Last night, there were differing reports as to Mr Kovtun's condition. Some media reports said he was in a coma, which his lawyers denied vehemently. But his condition was sufficiently grave for the Russian prosecutor's office to announce it was treating his condition as an attempted murder caused by a form of radioactive poisoning.

Russian authorities have also opened their own parallel murder hunt into the death of Mr Litvinenko in London.

The British embassy in Moscow has pointedly refused to confirm who detectives were meeting in the Russian capital, insisting that they could not report the details of an ongoing investigation. However, an embassy spokesman has confirmed that the Russian authorities have been co-operative.

It is believed that British detectives postponed plans to speak with Mr Lugovoy yesterday, although he has repeatedly insisted through the Russian media he has nothing to hide and wants to help the investigation.

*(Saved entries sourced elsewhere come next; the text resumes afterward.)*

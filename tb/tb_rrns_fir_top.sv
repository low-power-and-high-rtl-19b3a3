// tb_rrns_fir_top: end-to-end test of the RNS FIR filter at its default size
// (n = 8, moduli 255/256/257, 32-bit samples and coefficients, 64 taps).
//
// The reference is an exact 64-bit integer model of the same transposed
// filter, z[i] = h[i]*x + z[i+1] with no modular arithmetic at all, whose
// output is then wrapped into the signed RNS range -M/2 .. M/2-1
// (M = 255*256*257). Every output is compared with the value expected for
// its sample, and the distance from in_valid to out_valid must be exactly
// three clocks.
// Phases: (1) impulse response, which must read the coefficients back in
// tap order; (2) small random samples and coefficients, results well inside
// the range; (3) new coefficients loaded while the filter is busy
// (reconfiguration); (4) large samples and coefficients so that results
// leave the range and wrap. Samples come with random gaps. The test counts
// gaps, reconfigurations, negative results and wrapped results and fails if
// any of them never happened.
module tb_rrns_fir_top;
  localparam int     TAPS = 64;
  localparam longint M    = 255 * 256 * 257;
  localparam longint LAT  = 3;

  logic clk = 1'b0, rst_n = 1'b0;
  logic in_valid = 1'b0, coef_we = 1'b0;
  logic signed [31:0] in_data = '0, coef_data = '0;
  logic [5:0] coef_addr = '0;
  logic out_valid;
  logic signed [23:0] out_data;

  rrns_fir_top dut (.clk, .rst_n, .in_valid, .in_data, .coef_we, .coef_addr, .coef_data,
                    .out_valid, .out_data);

  always #5 clk = ~clk;

  int checks = 0, failures = 0;
  int n_gaps = 0, n_reconf = 0, n_neg = 0, n_wrap = 0, n_out = 0;
  longint cycle = 0;
  longint h[TAPS];
  longint z[TAPS+1];
  longint exp_q[$];
  longint when_q[$];

  always @(posedge clk) cycle <= cycle + 1;

  function automatic longint wrap(input longint v);
    longint r;
    r = ((v % M) + M) % M;
    return (r >= M / 2) ? r - M : r;
  endfunction

  // output monitor: value and latency
  always @(posedge clk) begin
    if (rst_n && out_valid) begin
      longint e, t;
      checks += 2;
      n_out++;
      if (exp_q.size() == 0) begin
        failures += 2;
        $display("unexpected output %0d", out_data);
      end else begin
        e = exp_q.pop_front();
        t = when_q.pop_front();
        if (longint'(out_data) != e) begin
          failures++;
          if (failures < 20) $display("out %0d: got %0d exp %0d", n_out, out_data, e);
        end
        if (cycle - t != LAT) begin
          failures++;
          if (failures < 20) $display("latency %0d, expected %0d", cycle - t, LAT);
        end
        if (e < 0) n_neg++;
      end
    end
  end

  task automatic load_coef(input int i, input longint v);
    @(negedge clk);
    in_valid = 1'b0;
    coef_we = 1'b1;
    coef_addr = 6'(i);
    coef_data = 32'(v);
    h[i] = v;
    @(negedge clk);
    coef_we = 1'b0;
  endtask

  // one clock: optionally a sample; the coefficient write port is left alone
  task automatic send(input bit valid, input longint v);
    @(negedge clk);
    in_valid = valid;
    in_data = 32'(v);
    if (valid) begin
      longint y;
      for (int i = 0; i < TAPS; i++) z[i] = h[i] * v + z[i+1];
      y = z[0];
      if (y >= M / 2 || y < -M / 2) n_wrap++;
      exp_q.push_back(wrap(y));
      when_q.push_back(cycle);
    end else n_gaps++;
  endtask

  function automatic longint srand(input int bits);
    longint r;
    r = longint'($urandom) % (longint'(1) << bits);
    return r - (longint'(1) << (bits - 1));
  endfunction

  initial begin
    #2_000_000;
    failures++;
    $display("TB_RESULT checks=%0d failures=%0d", checks, failures);
    $finish;
  end

  initial begin
    for (int i = 0; i <= TAPS; i++) z[i] = 0;
    for (int i = 0; i < TAPS; i++) h[i] = 0;
    repeat (3) @(posedge clk);
    @(negedge clk);
    rst_n = 1'b1;

    // (1) impulse response
    for (int i = 0; i < TAPS; i++) load_coef(i, srand(8));
    n_reconf++;
    send(1, 1);
    for (int i = 0; i < TAPS + 2; i++) send(1, 0);

    // (2) small random data with gaps
    for (int k = 0; k < 300; k++) begin
      if ($urandom % 5 == 0) send(0, 0);
      send(1, srand(12));
    end

    // (3) reconfigure while samples keep flowing (coefficient writes interleaved)
    for (int i = 0; i < TAPS; i++) begin
      load_coef(i, srand(10));
      send(1, srand(12));
    end
    n_reconf++;
    for (int k = 0; k < 300; k++) begin
      if ($urandom % 4 == 0) send(0, 0);
      send(1, srand(12));
    end

    // (4) large values: results leave the RNS range and wrap
    for (int i = 0; i < TAPS; i++) load_coef(i, srand(16));
    n_reconf++;
    for (int k = 0; k < 300; k++) begin
      if ($urandom % 6 == 0) send(0, 0);
      send(1, srand(20));
    end

    send(0, 0);
    repeat (int'(LAT) + 2) @(posedge clk);

    checks++;
    if (exp_q.size() != 0) begin
      failures++;
      $display("%0d outputs missing", exp_q.size());
    end
    $display("outputs=%0d gaps=%0d reconfigurations=%0d negative=%0d wrapped=%0d",
             n_out, n_gaps, n_reconf, n_neg, n_wrap);
    checks += 4;
    if (n_gaps == 0)   begin failures++; $display("no input gap happened"); end
    if (n_reconf < 2)  begin failures++; $display("no reconfiguration happened"); end
    if (n_neg == 0)    begin failures++; $display("no negative result happened"); end
    if (n_wrap == 0)   begin failures++; $display("no wrapped result happened"); end
    $display("TB_RESULT checks=%0d failures=%0d", checks, failures);
    $finish;
  end
endmodule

In London, there was also some confusion about the burial rites for Mr Litvinenko who, according to some reports, made a deathbed conversion to Islam last month. He was buried at Highgate cemetery in a sealed casket in an Islamic funeral ceremony, but was not first taken to a mosque, because of concerns about radiation emissions from his body.

The separate - but intertwined - allegation from former Russian prime minister Yegor Gaidar that he became seriously ill while attending an academic conference at NUI Maynooth was also aired again yesterday in the Russian media.

In a newspaper article, Dr Gaidar wrote of his love for Ireland but concluded that since doctors could not find any alternative cause for his sudden illness, he believes he was poisoned by enemies of the Kremlin. Dr Gaidar's doctors in both Dublin and Moscow have declined to confirm he was poisoned, although they noted sudden changes in his metabolism.